Work to complete: Of the records below, reproduce only the span that opens with the line containing "shift + frame average" and closes with the last line.

[Saved data entries]
- Opening Delimiter -

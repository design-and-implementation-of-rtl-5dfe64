// Shared constants and types of the non-uniformity-correction (NUC) stream
// accelerator. Pixels from the infrared sensor are unsigned 16-bit words;
// Gaussian weights are unsigned fixed point with WFRAC fraction bits, so a
// weight of 1.0 is 1 << WFRAC. The stream bus towards the DMA is 32 bits wide,
// following the "prefer 32-bit variables" rule of the fixed-point algorithm.
// The register map of the AXI4-Lite port and the engine modes are defined
// here as well; both are choices of this implementation.
package nuc_pkg;

  localparam int unsigned PIX_W  = 16;   // sensor pixel width
  localparam int unsigned WGT_W  = 18;   // Gaussian weight width (fits a DSP 18-bit port)
  localparam int unsigned WFRAC  = 16;   // weight fraction bits, 1.0 = 65536
  localparam int unsigned GUARD  = 4;    // extra fraction bits kept between row and column pass
  localparam int unsigned AXIS_W = 32;   // stream data width
  localparam int unsigned OFS_W  = 16;   // DeStrip row/column offset width (signed)

  // Engine selected by the CTRL register for the next frame.
  typedef enum logic [2:0] {
    MODE_BLUR    = 3'd0,  // Gaussian blur only
    MODE_DENU    = 3'd1,  // pixel - blur(pixel), signed
    MODE_DENU_AB = 3'd2,  // |pixel - blur(pixel)|
    MODE_STRIP   = 3'd3,  // DeStrip row/column offset restore
    MODE_SHIFT   = 3'd4,  // left shift + frame average
    MODE_DENOISE = 3'd5   // routed to the external DeNoise core
  } mode_e;

  // Operation of the DeNU engine (sub-set of the modes above).
  typedef enum logic [1:0] {
    DENU_BLUR = 2'd0,
    DENU_SUB  = 2'd1,
    DENU_ABS  = 2'd2
  } denu_op_e;

  // AXI4-Lite register map (byte addresses).
  localparam logic [15:0] REG_CTRL    = 16'h0000; // [2:0] mode
  localparam logic [15:0] REG_WIDTH   = 16'h0004; // image width in pixels
  localparam logic [15:0] REG_HEIGHT  = 16'h0008; // image height in rows
  localparam logic [15:0] REG_SHIFT   = 16'h000C; // left shift of the shift/average engine
  localparam logic [15:0] REG_SIGMA   = 16'h0010; // sigmaN handed to the DeNoise core
  localparam logic [15:0] REG_STATUS  = 16'h0014; // [0] irq pending (write 1 to clear), [1] busy
  localparam logic [15:0] REG_IRQ_EN  = 16'h0018; // [0] interrupt enable
  localparam logic [15:0] REG_MEAN    = 16'h001C; // frame average of the last shift/average frame
  localparam logic [15:0] REG_FRAMES  = 16'h0020; // frames completed (read only)
  localparam logic [15:0] BASE_WGT    = 16'h0100; // Gaussian weights, index = (addr-base)/4
  localparam logic [15:0] BASE_COL    = 16'h2000; // DeStrip column offsets
  localparam logic [15:0] BASE_ROW    = 16'h4000; // DeStrip row offsets
  localparam logic [15:0] BASE_END    = 16'h6000;

  // Reflect-101 border (OpenCV default): index -1 maps to 1, n maps to n-2.
  function automatic int mirror_idx(input int i, input int n);
    if (i < 0)      return -i;
    else if (i > n - 1) return 2 * (n - 1) - i;
    else            return i;
  endfunction

endpackage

- Closing Delimiter -

Result for this task:
    MODE_SHIFT   = 3'd4,  // left shift + frame average
    MODE_DENOISE = 3'd5   // routed to the external DeNoise core
  } mode_e;

  // Operation of the DeNU engine (sub-set of the modes above).
  typedef enum logic [1:0] {
    DENU_BLUR = 2'd0,
    DENU_SUB  = 2'd1,
    DENU_ABS  = 2'd2
  } denu_op_e;

  // AXI4-Lite register map (byte addresses).
  localparam logic [15:0] REG_CTRL    = 16'h0000; // [2:0] mode
  localparam logic [15:0] REG_WIDTH   = 16'h0004; // image width in pixels
  localparam logic [15:0] REG_HEIGHT  = 16'h0008; // image height in rows
  localparam logic [15:0] REG_SHIFT   = 16'h000C; // left shift of the shift/average engine
  localparam logic [15:0] REG_SIGMA   = 16'h0010; // sigmaN handed to the DeNoise core
  localparam logic [15:0] REG_STATUS  = 16'h0014; // [0] irq pending (write 1 to clear), [1] busy
  localparam logic [15:0] REG_IRQ_EN  = 16'h0018; // [0] interrupt enable
  localparam logic [15:0] REG_MEAN    = 16'h001C; // frame average of the last shift/average frame
  localparam logic [15:0] REG_FRAMES  = 16'h0020; // frames completed (read only)
  localparam logic [15:0] BASE_WGT    = 16'h0100; // Gaussian weights, index = (addr-base)/4
  localparam logic [15:0] BASE_COL    = 16'h2000; // DeStrip column offsets
  localparam logic [15:0] BASE_ROW    = 16'h4000; // DeStrip row offsets
  localparam logic [15:0] BASE_END    = 16'h6000;

  // Reflect-101 border (OpenCV default): index -1 maps to 1, n maps to n-2.
  function automatic int mirror_idx(input int i, input int n);
    if (i < 0)      return -i;
    else if (i > n - 1) return 2 * (n - 1) - i;
    else            return i;
  endfunction

endpackage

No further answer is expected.